_What is being asked_
Identify all lines below that hold "each" and collect them.

START Records for the task

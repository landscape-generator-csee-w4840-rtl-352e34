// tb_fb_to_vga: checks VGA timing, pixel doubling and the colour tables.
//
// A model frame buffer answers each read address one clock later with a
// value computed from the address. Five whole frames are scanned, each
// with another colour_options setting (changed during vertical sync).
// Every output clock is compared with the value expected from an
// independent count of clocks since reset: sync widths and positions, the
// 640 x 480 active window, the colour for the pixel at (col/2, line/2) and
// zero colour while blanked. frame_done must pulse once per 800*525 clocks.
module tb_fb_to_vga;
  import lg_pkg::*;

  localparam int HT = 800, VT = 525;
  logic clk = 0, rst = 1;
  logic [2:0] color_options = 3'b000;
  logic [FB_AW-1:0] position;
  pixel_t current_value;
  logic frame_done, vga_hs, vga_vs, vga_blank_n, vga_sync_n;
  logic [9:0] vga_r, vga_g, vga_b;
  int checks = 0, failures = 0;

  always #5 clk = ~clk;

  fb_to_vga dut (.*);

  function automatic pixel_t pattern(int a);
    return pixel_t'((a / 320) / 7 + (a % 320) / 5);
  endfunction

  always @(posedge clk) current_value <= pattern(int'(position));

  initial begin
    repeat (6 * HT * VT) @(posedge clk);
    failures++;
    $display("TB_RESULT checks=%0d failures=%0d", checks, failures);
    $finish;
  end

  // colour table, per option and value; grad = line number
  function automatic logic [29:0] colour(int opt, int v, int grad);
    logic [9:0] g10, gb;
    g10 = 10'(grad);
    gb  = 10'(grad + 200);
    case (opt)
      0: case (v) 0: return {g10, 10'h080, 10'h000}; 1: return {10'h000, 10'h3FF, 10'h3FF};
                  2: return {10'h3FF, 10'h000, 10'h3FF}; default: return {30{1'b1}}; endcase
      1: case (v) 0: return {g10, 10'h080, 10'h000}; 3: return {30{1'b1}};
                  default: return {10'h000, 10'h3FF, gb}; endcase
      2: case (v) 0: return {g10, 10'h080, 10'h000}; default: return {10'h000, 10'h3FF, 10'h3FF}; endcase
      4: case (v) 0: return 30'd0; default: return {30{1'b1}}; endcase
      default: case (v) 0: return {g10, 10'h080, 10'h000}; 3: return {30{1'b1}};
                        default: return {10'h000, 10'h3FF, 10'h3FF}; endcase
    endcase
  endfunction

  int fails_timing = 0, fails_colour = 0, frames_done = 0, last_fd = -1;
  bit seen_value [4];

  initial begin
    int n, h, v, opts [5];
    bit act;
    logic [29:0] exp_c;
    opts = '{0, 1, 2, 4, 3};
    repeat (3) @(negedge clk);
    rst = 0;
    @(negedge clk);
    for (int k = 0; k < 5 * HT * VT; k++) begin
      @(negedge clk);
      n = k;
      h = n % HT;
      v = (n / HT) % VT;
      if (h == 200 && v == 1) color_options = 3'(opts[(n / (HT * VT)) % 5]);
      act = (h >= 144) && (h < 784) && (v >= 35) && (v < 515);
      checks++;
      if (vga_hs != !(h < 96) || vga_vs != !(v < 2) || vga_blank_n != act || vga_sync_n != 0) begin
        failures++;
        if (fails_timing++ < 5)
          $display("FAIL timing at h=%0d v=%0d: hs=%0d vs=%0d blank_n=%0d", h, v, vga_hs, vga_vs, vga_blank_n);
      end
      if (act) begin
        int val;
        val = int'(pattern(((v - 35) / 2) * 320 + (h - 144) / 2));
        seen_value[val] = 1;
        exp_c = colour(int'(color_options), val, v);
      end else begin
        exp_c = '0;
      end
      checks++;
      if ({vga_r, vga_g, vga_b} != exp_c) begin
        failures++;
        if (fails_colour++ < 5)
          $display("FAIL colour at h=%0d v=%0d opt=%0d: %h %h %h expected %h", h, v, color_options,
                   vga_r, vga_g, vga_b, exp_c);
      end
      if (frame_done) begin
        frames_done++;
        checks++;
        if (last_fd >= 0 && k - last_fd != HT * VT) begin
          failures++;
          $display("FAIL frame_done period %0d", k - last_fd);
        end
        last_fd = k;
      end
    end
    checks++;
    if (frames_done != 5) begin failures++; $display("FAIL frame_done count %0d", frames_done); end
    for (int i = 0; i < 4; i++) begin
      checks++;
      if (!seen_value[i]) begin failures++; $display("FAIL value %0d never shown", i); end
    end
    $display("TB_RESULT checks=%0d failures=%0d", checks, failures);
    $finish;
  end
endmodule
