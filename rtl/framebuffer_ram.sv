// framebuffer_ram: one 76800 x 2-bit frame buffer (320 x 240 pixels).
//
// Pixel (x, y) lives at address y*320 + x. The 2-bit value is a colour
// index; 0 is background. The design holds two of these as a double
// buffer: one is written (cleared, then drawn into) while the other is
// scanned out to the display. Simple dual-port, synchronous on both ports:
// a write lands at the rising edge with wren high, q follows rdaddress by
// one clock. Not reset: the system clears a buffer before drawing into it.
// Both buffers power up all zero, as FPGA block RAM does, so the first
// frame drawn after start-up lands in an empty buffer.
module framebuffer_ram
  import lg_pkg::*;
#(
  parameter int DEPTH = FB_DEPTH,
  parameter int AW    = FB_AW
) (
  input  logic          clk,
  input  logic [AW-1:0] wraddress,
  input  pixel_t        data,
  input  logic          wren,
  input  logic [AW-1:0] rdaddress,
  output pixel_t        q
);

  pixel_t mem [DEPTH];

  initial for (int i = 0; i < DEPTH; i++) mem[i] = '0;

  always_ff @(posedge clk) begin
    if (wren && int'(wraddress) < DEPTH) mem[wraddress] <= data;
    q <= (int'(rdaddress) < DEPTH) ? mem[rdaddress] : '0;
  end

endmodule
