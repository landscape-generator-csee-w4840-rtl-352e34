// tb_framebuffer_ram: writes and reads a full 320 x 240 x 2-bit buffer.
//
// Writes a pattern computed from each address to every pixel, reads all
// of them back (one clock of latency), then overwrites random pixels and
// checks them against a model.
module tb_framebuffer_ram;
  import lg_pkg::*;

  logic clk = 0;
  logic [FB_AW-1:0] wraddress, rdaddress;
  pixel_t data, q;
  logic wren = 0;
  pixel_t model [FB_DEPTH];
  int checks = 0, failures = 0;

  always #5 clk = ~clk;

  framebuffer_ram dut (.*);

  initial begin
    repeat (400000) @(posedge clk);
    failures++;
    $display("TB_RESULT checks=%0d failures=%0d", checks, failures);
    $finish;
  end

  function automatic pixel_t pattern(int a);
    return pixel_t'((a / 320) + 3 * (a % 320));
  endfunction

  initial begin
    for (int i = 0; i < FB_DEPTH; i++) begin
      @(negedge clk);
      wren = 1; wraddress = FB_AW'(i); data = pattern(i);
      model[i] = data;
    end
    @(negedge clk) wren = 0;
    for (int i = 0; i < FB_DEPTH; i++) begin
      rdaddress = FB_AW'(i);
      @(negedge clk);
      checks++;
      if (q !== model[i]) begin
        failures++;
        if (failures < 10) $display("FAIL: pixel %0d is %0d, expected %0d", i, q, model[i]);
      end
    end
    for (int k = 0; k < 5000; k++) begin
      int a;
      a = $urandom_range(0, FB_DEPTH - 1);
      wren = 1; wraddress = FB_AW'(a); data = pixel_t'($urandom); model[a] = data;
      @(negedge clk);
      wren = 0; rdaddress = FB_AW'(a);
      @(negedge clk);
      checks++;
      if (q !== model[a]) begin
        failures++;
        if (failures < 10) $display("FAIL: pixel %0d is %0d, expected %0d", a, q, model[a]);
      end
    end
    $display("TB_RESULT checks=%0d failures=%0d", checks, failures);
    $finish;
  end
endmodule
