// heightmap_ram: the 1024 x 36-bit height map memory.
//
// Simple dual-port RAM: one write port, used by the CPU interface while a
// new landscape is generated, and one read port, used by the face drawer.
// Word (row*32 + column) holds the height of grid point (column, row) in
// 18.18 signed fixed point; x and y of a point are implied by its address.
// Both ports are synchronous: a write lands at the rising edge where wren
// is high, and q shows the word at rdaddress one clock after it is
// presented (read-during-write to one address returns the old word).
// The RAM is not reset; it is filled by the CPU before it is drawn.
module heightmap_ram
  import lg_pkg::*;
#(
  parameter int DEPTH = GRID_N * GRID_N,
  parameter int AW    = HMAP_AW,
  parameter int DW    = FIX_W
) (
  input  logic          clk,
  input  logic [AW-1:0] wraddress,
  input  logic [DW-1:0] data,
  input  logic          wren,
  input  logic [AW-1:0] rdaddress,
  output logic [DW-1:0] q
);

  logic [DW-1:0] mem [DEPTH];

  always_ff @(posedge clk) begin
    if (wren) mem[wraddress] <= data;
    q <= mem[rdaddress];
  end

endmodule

END Records for the task
START Records for the task

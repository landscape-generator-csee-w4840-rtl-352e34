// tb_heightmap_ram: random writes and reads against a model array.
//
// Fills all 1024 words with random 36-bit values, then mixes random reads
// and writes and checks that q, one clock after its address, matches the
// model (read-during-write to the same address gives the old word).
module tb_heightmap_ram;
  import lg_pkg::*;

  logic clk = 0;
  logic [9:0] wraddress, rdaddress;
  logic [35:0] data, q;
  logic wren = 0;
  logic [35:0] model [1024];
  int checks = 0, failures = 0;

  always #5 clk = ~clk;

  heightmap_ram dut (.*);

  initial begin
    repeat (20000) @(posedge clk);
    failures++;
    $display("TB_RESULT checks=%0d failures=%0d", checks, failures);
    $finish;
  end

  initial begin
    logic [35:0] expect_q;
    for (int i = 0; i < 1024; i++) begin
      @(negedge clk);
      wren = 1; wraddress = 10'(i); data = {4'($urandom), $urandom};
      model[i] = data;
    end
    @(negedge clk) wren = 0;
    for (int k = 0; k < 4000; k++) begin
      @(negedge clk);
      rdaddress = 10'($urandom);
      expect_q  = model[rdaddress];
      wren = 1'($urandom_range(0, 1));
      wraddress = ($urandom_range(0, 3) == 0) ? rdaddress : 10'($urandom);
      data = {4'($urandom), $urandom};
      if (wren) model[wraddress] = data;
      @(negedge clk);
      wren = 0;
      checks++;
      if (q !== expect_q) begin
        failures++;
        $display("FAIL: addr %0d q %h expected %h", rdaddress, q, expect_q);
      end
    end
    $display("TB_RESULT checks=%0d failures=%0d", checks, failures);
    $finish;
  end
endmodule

END Records for the task

_Task solution_
// A model frame buffer answers each read address one clock later with a
// value computed from the address. Five whole frames are scanned, each
// Writes a pattern computed from each address to every pixel, reads all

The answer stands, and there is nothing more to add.